Nationality under Stalin
Stalinist leaders sought to reconstruct Soviet nationalities on the same broad scale that they did society, culture and moral values. The peoples of the Soviet Union were to be mapped, schematised and rationalised - engineered, in a word - just as was the land, the economy and the human soul. Constructing nationality was not unique to Stalinism or to the Soviet Union. Most European states engaged in some form of nation-building, based on criteria of inclusion and exclusion, but the Soviet experiment differed fundamentally from the nation-building projects of other states.
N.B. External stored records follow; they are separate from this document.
// tb_ijas_pu: one processing unit of the pipeline scheme. Frames with
// strong narrowband bins are streamed in, first back to back at one sample
// per clock, then with random gaps; every output sample is compared with
// one pass of the reference clamping algorithm, and at full rate the first
// output sample must leave N+2 cycles after the frame's first input.
module tb_ijas_pu;
  import fdaj_pkg::*;
  import tb_ref_pkg::*;
  localparam int N = 512;
  localparam int NF = 6;
  logic clk = 1'b0;
  always #5 clk = ~clk;
  int checks = 0, failures = 0;

  logic rst_n = 0, in_valid = 0, out_valid, clamped, th_valid;
  fsample_t in_sample = '0, out_sample;
  th_t th;

  ijas_pu dut (.*);

  task automatic chk(bit ok, string what);
    checks++;
    if (!ok) begin failures++; $display("FAIL: %s", what); end
  endtask

  initial begin
    repeat (100000) @(posedge clk);
    failures++;
    $display("watchdog expired");
    $display("TB_RESULT checks=%0d failures=%0d", checks, failures);
    $finish;
  end

  cplx_t  exp_s[$];
  bit     exp_c[$];
  longint exp_th[$];
  longint cyc = 0, first_in[$];
  int     nout = 0, nclamp = 0;
  always @(posedge clk) cyc <= cyc + 1;

  always @(posedge clk) if (rst_n && out_valid) begin
    if (nout % N == 0) begin
      chk(longint'(th) == exp_th[0], $sformatf("frame threshold %0d want %0d", th, exp_th[0]));
      void'(exp_th.pop_front());
      if (nout / N < 3)
        chk(cyc - first_in[nout / N] == N + 2,
            $sformatf("latency %0d want %0d", cyc - first_in[nout / N], N + 2));
    end
    chk(exp_s.size() > 0 && out_sample.s == exp_s[0] && clamped == exp_c[0],
        $sformatf("output sample %0d", nout));
    if (out_sample.s.im == 0 && clamped) nclamp++;
    void'(exp_s.pop_front()); void'(exp_c.pop_front());
    nout++;
  end

  initial begin
    fsample_t f[$];
    cplx_t o[$];
    bit c[$];
    longint t[$];
    repeat (3) @(negedge clk);
    rst_n = 1;
    @(negedge clk);
    for (int fr = 0; fr < NF; fr++) begin
      mk_frame(N, (fr == 2) ? 0 : 8 + fr, 1500, 25000, f);
      ref_ijas(f, 4, 1, o, c, t);
      foreach (o[i]) begin exp_s.push_back(o[i]); exp_c.push_back(c[i]); end
      exp_th.push_back(t[0]);
      for (int i = 0; i < N; i++) begin
        if (i == 0) first_in.push_back(cyc);
        in_valid = 1; in_sample = f[i];
        @(negedge clk);
        in_valid = 0;
        if (fr >= 3 && $urandom_range(3) == 0) repeat ($urandom_range(2)) @(negedge clk);
      end
    end
    repeat (N + 10) @(negedge clk);
    chk(nout == NF * N, $sformatf("all %0d samples out (got %0d)", NF * N, nout));
    chk(nclamp > 0, "some bins clamped");
    $display("clamped bins: %0d", nclamp);
    $display("TB_RESULT checks=%0d failures=%0d", checks, failures);
    $finish;
  end
endmodule
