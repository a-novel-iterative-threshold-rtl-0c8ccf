// ijas_pipeline: interference judgment and suppression (IJAS), pipeline
// scheme.
//
// NUM_ITER processing units (three in the design: PU1, PU2, PU3) are
// chained; each stores a frame, computes its own threshold from the
// amplitudes it receives and clamps the frame before passing it on, so
// stage i works on the output of stage i-1 exactly as the iterative
// threshold algorithm prescribes (TH_1 from the raw spectrum, TH_2 from the
// once-clamped spectrum, and so on). The last stage feeds the IFFT.
//
// Interface: one frequency-domain sample (with its amplitude) per in_valid,
// frames of N samples back to back counted from reset; out_valid marks
// clamped output samples. clamped flags an output sample the last stage
// judged interfered; th_first / th_last are the thresholds of the first and
// last stage for the frames they are currently processing.
// Timing: a frame's first output sample leaves NUM_ITER*(N+2) cycles after
// its first input sample when samples arrive on every clock.
module ijas_pipeline
  import fdaj_pkg::*;
#(
  parameter int N        = 512,
  parameter int K        = 4,
  parameter int NUM_ITER = 3
) (
  input  logic     clk,
  input  logic     rst_n,
  input  logic     in_valid,
  input  fsample_t in_sample,
  output logic     out_valid,
  output cplx_t    out_sample,
  output logic     clamped,
  output th_t      th_first,
  output th_t      th_last
);

  logic     v   [NUM_ITER+1];
  fsample_t s   [NUM_ITER+1];
  logic     clp [NUM_ITER];
  th_t      th  [NUM_ITER];

  assign v[0] = in_valid;
  assign s[0] = in_sample;

  for (genvar i = 0; i < NUM_ITER; i++) begin : g_pu
    ijas_pu #(.N(N), .K(K)) u_pu (
      .clk        (clk),
      .rst_n      (rst_n),
      .in_valid   (v[i]),
      .in_sample  (s[i]),
      .out_valid  (v[i+1]),
      .out_sample (s[i+1]),
      .clamped    (clp[i]),
      .th         (th[i]),
      .th_valid   ()
    );
  end

  assign out_valid  = v[NUM_ITER];
  assign out_sample = s[NUM_ITER].s;
  assign clamped    = clp[NUM_ITER-1];
  assign th_first   = th[0];
  assign th_last    = th[NUM_ITER-1];

endmodule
The Soviet state was not a nation- state, such as France or Germany, but a state of nations, a conglomeration of national political governments under a central controlling state system. The only other state resembling this model had been the Austro-Hungarian Empire, which had been torn asunder by the strains of the Great War. Stalin understood - or at least he thought he understood - the explosive potential of national identity and, while he did not openly repudiate the conciliatory policies of the 1920s, he gave nationality issues a new politicised importance that they had not had.
16
Amy Randall, 'The Campaign for Soviet Trade: Creating Socialist Retail Trade in the 1930s', Ph. D. diss., Princeton University, 2000.